▶ [Exercise directions]:
Word for word, transcribe the data below from the line with "for (int d = 0; d < HIDDEN; d++) X[img][t][d]" to the line with "for (int c = 0; c < WPR; c++) begin", keeping both of those lines.

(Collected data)
——
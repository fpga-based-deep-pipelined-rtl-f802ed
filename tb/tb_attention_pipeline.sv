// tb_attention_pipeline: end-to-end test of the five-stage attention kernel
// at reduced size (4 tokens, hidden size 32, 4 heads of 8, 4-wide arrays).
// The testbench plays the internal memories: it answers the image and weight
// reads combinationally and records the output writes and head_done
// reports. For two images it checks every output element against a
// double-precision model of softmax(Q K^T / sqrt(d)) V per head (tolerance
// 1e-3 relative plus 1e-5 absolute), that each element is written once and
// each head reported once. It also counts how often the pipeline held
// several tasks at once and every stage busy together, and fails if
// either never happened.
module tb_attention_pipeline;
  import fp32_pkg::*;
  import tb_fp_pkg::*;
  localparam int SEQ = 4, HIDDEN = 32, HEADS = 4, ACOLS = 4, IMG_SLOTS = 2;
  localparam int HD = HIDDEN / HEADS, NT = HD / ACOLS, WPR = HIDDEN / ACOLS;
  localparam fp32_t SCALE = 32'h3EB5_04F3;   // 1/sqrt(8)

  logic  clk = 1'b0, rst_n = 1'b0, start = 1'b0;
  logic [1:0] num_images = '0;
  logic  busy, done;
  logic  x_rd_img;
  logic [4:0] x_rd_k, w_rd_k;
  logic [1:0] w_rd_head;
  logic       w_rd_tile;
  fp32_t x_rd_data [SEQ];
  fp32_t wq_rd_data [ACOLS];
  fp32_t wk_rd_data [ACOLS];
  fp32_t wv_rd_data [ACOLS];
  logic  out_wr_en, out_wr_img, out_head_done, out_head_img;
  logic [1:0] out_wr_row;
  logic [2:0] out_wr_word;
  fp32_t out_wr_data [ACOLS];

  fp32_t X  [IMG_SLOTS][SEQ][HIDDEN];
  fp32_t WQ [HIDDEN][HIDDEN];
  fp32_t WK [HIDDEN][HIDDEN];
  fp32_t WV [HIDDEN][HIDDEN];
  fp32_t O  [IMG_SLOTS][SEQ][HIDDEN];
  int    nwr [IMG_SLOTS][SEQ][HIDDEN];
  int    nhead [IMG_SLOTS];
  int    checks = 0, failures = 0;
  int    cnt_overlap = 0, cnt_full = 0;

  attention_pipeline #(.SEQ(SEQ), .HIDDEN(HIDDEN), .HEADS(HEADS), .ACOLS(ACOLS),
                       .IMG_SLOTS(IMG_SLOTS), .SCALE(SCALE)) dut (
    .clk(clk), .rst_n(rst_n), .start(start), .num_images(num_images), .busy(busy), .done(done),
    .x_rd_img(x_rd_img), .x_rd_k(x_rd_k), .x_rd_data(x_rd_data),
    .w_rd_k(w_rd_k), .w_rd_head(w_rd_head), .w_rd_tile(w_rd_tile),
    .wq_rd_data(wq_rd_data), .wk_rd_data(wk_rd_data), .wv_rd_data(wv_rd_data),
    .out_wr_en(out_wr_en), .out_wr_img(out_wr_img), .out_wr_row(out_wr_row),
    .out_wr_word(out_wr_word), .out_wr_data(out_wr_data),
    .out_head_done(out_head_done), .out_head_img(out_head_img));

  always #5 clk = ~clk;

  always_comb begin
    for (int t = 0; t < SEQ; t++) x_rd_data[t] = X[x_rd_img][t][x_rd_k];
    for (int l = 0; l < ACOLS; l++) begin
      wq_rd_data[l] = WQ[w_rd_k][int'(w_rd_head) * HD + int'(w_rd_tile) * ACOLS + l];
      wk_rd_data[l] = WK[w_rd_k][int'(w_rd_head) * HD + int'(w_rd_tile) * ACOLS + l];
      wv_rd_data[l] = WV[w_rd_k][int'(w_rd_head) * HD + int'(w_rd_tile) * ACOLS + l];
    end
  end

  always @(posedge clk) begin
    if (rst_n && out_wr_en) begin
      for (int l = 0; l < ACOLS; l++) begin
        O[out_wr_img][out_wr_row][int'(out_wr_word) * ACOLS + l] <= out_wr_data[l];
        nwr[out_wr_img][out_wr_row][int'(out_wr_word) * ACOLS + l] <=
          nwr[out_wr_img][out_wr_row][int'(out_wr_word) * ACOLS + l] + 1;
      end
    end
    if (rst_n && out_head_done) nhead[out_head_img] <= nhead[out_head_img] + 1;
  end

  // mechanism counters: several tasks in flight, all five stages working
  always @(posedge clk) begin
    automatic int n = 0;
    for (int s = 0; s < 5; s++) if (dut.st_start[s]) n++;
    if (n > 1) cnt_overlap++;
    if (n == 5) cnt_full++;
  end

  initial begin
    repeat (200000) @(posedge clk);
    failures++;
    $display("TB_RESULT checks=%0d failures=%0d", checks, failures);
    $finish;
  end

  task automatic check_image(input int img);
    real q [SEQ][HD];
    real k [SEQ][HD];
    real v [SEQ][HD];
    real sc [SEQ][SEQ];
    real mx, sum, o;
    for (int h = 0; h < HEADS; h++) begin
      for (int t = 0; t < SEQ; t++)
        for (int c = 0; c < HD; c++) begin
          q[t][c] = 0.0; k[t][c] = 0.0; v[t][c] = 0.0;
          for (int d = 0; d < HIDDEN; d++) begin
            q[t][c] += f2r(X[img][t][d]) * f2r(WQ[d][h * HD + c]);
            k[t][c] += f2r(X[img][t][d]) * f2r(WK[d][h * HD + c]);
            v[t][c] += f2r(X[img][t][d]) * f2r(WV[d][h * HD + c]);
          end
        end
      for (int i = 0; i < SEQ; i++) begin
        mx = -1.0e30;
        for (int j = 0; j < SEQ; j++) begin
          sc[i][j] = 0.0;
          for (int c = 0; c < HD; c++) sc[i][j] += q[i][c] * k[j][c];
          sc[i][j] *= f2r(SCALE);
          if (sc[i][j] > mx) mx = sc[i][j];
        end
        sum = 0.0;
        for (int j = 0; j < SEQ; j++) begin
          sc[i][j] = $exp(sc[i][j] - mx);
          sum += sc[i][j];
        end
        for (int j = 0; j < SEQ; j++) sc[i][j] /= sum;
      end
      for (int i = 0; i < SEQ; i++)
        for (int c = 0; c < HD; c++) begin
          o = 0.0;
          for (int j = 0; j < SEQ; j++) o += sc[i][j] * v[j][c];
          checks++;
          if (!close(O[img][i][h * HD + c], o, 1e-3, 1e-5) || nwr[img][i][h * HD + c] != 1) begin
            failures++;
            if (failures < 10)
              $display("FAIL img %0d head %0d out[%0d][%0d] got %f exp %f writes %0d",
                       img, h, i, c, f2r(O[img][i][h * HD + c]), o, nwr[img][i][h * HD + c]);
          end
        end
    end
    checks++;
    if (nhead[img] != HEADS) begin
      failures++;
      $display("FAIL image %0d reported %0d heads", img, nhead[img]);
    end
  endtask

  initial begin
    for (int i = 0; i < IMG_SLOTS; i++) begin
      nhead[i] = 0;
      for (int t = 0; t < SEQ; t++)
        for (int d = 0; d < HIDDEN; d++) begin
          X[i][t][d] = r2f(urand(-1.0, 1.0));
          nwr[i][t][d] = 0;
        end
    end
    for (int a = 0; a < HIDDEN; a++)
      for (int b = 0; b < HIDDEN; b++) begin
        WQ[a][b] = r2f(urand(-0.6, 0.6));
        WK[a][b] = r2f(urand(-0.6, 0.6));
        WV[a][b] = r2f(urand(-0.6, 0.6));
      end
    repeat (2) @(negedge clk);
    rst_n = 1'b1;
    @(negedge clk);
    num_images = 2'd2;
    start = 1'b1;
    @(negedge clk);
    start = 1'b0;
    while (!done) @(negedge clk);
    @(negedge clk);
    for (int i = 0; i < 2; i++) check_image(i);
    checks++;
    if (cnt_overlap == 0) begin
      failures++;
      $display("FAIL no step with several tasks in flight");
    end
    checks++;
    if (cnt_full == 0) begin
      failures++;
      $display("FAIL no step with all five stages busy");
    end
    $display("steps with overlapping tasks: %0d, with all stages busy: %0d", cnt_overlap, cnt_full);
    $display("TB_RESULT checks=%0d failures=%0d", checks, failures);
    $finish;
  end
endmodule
——
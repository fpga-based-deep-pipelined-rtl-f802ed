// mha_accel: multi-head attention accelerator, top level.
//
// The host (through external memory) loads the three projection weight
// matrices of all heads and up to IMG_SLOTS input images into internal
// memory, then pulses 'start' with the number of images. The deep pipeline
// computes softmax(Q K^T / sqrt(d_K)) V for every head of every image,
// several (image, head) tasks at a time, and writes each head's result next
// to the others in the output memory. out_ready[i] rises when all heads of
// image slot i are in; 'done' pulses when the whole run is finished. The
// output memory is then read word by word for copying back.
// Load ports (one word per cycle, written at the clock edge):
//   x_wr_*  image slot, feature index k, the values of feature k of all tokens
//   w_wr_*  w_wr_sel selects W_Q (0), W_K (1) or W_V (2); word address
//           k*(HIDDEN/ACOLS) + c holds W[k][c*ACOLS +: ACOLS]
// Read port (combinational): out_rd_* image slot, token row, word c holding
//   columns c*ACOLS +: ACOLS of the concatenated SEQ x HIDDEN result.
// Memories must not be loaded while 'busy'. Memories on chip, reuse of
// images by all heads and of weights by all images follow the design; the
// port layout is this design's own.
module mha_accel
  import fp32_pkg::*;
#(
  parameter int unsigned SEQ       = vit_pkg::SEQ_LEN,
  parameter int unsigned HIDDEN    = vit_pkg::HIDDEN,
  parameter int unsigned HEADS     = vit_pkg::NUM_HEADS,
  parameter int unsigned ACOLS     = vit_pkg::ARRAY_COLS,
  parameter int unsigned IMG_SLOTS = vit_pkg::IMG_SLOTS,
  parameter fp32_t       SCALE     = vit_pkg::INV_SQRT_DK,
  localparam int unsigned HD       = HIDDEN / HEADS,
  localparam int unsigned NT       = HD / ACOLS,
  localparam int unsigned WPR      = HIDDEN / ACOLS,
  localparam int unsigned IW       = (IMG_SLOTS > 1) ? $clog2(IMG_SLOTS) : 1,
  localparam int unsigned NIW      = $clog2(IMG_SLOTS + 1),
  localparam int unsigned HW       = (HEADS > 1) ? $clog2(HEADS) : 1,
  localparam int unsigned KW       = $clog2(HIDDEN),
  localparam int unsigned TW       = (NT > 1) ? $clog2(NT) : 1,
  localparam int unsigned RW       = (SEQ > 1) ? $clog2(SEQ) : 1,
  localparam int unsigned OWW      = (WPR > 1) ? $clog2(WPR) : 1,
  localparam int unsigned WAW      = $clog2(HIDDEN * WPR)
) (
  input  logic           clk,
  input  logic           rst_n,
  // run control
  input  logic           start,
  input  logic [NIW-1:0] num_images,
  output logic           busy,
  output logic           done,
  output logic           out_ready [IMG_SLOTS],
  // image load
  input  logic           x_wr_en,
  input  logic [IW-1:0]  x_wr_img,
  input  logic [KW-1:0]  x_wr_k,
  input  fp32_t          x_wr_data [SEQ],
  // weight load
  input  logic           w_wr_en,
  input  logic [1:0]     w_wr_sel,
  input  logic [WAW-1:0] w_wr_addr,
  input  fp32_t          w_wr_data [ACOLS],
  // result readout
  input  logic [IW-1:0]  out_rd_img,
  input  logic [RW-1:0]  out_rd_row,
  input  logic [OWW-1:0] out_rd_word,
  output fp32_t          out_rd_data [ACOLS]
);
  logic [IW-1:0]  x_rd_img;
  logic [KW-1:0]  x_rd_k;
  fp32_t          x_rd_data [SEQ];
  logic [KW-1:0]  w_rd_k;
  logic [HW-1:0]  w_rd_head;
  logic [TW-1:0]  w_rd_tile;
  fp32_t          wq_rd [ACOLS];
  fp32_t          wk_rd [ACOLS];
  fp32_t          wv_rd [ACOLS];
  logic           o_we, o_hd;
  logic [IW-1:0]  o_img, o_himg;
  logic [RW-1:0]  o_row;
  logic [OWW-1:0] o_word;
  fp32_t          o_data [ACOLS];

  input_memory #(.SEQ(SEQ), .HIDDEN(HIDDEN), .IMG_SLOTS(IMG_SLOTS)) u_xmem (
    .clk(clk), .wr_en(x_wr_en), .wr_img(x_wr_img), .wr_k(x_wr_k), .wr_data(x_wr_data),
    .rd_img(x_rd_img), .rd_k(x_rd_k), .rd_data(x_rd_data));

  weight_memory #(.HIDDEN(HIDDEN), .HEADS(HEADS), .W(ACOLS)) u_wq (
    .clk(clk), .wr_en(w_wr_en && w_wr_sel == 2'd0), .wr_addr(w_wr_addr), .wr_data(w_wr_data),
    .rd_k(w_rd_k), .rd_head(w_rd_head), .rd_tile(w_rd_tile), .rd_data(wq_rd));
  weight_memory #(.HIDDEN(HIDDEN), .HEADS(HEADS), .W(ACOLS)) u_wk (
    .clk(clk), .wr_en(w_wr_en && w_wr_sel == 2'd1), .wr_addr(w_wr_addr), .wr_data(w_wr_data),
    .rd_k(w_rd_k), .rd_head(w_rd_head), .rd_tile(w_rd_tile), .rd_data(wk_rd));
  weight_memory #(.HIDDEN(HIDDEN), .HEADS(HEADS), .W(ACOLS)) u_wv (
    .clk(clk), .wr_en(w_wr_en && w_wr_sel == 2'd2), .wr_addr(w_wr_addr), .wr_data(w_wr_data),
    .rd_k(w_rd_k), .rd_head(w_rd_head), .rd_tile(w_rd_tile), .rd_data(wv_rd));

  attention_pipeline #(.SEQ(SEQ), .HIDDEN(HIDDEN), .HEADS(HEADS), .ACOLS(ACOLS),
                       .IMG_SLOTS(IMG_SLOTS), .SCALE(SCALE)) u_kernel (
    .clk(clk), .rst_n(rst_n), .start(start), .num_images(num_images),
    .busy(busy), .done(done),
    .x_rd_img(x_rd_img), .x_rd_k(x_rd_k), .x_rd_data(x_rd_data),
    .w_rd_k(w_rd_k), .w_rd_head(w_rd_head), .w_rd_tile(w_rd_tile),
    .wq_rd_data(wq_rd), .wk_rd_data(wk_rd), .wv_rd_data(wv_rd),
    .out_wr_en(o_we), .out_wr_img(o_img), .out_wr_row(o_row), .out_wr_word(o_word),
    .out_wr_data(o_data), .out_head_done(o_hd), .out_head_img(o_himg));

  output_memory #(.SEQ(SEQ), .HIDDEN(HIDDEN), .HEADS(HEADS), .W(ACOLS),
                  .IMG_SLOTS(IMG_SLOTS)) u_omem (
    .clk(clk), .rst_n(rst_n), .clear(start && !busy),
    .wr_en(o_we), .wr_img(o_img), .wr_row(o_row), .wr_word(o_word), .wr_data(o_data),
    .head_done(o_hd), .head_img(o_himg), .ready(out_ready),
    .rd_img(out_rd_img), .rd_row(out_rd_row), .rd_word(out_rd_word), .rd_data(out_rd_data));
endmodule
——
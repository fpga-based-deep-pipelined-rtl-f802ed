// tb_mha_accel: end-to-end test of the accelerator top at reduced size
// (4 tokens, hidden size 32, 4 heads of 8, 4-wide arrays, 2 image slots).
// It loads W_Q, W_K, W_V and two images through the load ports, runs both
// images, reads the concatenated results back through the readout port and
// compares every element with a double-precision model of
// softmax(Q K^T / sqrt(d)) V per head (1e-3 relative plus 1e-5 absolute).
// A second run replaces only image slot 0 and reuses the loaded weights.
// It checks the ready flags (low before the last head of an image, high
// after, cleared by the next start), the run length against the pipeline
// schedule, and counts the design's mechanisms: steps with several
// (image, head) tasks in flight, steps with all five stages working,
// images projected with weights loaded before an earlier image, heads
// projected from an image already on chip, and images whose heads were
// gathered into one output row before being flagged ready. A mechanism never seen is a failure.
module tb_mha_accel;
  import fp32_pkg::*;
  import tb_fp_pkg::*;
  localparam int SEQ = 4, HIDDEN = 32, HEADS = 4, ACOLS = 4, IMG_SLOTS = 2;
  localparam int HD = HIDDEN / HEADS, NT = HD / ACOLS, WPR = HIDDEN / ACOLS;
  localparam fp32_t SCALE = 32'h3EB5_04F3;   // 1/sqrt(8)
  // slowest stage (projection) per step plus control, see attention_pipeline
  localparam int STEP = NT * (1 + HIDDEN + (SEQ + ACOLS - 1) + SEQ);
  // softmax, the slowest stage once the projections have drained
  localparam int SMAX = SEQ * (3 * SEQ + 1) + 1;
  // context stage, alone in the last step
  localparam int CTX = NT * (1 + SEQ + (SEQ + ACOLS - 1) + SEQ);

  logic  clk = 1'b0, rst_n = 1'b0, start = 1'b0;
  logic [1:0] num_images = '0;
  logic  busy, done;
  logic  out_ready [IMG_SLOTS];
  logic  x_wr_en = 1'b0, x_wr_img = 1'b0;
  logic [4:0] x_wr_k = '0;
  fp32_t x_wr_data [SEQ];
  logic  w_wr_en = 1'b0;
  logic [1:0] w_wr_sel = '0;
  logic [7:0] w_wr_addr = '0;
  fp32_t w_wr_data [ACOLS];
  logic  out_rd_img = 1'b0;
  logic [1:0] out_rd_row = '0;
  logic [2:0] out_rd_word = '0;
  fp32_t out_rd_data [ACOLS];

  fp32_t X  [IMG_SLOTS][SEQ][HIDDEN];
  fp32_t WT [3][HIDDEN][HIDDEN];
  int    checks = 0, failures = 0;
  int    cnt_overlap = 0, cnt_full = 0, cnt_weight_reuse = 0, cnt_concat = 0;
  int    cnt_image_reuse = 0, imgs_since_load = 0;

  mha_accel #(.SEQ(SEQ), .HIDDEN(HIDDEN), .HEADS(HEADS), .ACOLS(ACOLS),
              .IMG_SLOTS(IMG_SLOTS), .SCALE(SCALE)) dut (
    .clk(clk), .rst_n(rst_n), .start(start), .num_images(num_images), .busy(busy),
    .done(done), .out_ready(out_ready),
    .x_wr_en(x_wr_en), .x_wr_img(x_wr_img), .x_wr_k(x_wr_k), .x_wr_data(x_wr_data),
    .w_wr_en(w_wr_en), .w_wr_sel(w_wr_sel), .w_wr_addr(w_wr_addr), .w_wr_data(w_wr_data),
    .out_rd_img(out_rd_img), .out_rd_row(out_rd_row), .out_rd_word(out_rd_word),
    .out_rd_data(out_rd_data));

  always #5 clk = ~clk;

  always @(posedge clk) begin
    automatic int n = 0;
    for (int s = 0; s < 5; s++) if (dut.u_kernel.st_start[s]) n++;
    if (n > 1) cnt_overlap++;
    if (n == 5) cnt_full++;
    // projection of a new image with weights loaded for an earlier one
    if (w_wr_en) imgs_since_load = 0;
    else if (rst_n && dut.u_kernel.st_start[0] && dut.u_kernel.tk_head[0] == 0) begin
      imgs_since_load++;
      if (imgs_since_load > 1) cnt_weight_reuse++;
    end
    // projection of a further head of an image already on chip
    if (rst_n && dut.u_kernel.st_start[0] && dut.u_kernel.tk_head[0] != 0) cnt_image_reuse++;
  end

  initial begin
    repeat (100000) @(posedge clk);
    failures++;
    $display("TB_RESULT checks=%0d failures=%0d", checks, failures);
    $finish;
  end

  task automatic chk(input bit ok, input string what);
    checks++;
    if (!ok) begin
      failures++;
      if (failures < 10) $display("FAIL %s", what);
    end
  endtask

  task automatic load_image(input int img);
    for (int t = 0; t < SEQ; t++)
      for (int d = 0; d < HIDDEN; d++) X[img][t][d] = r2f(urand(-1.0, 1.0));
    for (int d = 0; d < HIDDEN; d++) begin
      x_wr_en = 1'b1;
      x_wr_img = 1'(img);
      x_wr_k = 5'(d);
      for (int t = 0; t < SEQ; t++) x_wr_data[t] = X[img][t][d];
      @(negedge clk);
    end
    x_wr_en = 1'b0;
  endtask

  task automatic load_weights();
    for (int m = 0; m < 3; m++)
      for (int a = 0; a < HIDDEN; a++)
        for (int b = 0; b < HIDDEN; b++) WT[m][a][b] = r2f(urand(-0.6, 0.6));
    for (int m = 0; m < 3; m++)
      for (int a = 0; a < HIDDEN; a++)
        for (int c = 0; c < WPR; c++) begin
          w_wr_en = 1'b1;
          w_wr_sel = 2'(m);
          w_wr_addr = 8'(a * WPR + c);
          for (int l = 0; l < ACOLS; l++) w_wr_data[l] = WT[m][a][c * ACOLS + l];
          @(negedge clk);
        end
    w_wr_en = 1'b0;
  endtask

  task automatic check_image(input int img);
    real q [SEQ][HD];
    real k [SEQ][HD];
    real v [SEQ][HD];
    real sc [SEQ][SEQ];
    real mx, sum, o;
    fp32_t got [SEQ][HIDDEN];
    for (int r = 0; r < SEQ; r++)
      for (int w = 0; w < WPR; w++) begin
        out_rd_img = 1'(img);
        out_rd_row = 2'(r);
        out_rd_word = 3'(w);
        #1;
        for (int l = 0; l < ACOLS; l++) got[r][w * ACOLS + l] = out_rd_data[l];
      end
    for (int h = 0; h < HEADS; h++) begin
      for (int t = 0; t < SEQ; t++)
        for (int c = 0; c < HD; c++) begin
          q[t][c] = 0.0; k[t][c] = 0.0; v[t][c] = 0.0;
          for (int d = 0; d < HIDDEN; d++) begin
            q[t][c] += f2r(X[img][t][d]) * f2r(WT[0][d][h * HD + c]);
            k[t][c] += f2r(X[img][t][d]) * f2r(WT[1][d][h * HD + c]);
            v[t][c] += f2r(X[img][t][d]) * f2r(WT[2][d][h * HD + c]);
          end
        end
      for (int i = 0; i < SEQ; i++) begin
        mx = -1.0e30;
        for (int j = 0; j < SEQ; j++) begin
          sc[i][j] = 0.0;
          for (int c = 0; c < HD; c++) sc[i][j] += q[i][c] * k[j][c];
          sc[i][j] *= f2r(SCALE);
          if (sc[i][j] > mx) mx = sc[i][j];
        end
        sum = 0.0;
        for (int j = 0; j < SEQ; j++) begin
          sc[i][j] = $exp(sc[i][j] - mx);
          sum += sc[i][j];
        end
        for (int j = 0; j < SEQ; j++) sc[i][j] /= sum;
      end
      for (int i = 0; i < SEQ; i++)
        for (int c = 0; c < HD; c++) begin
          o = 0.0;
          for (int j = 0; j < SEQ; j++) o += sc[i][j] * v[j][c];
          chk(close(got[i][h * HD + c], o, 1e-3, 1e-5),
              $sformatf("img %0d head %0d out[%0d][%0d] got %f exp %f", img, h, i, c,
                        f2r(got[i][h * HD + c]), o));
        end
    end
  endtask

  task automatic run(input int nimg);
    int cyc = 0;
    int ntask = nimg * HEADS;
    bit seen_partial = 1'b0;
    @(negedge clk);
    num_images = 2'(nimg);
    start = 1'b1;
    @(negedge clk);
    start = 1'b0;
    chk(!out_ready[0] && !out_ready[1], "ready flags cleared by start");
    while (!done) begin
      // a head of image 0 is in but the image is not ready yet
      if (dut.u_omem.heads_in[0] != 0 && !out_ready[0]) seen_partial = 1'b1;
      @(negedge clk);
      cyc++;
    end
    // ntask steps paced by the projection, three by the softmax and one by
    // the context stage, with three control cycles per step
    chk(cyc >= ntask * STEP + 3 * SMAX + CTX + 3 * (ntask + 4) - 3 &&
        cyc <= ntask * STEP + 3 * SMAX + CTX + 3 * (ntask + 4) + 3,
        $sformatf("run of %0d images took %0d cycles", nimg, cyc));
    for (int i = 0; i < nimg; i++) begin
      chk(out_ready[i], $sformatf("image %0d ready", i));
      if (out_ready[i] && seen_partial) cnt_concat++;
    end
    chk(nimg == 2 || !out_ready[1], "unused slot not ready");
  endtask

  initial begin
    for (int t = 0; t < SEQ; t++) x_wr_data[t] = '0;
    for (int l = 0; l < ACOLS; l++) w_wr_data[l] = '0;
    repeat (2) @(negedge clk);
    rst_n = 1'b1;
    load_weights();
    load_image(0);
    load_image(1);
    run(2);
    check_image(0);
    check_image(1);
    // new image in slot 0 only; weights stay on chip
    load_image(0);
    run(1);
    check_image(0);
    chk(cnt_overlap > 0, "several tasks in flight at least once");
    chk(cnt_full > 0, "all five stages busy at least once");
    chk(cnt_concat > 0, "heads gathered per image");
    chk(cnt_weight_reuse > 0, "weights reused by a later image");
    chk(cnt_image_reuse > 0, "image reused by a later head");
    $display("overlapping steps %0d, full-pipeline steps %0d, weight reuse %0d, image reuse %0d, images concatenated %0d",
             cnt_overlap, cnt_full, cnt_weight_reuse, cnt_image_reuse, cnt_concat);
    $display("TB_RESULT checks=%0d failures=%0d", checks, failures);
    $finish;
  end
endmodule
——
▶ [Solution to this problem]:
      for (int d = 0; d < HIDDEN; d++) X[img][t][d] = r2f(urand(-1.0, 1.0));
    for (int d = 0; d < HIDDEN; d++) begin
      x_wr_en = 1'b1;
      x_wr_img = 1'(img);
      x_wr_k = 5'(d);
      for (int t = 0; t < SEQ; t++) x_wr_data[t] = X[img][t][d];
      @(negedge clk);
    end
    x_wr_en = 1'b0;
  endtask

  task automatic load_weights();
    for (int m = 0; m < 3; m++)
      for (int a = 0; a < HIDDEN; a++)
        for (int b = 0; b < HIDDEN; b++) WT[m][a][b] = r2f(urand(-0.6, 0.6));
    for (int m = 0; m < 3; m++)
      for (int a = 0; a < HIDDEN; a++)
        for (int c = 0; c < WPR; c++) begin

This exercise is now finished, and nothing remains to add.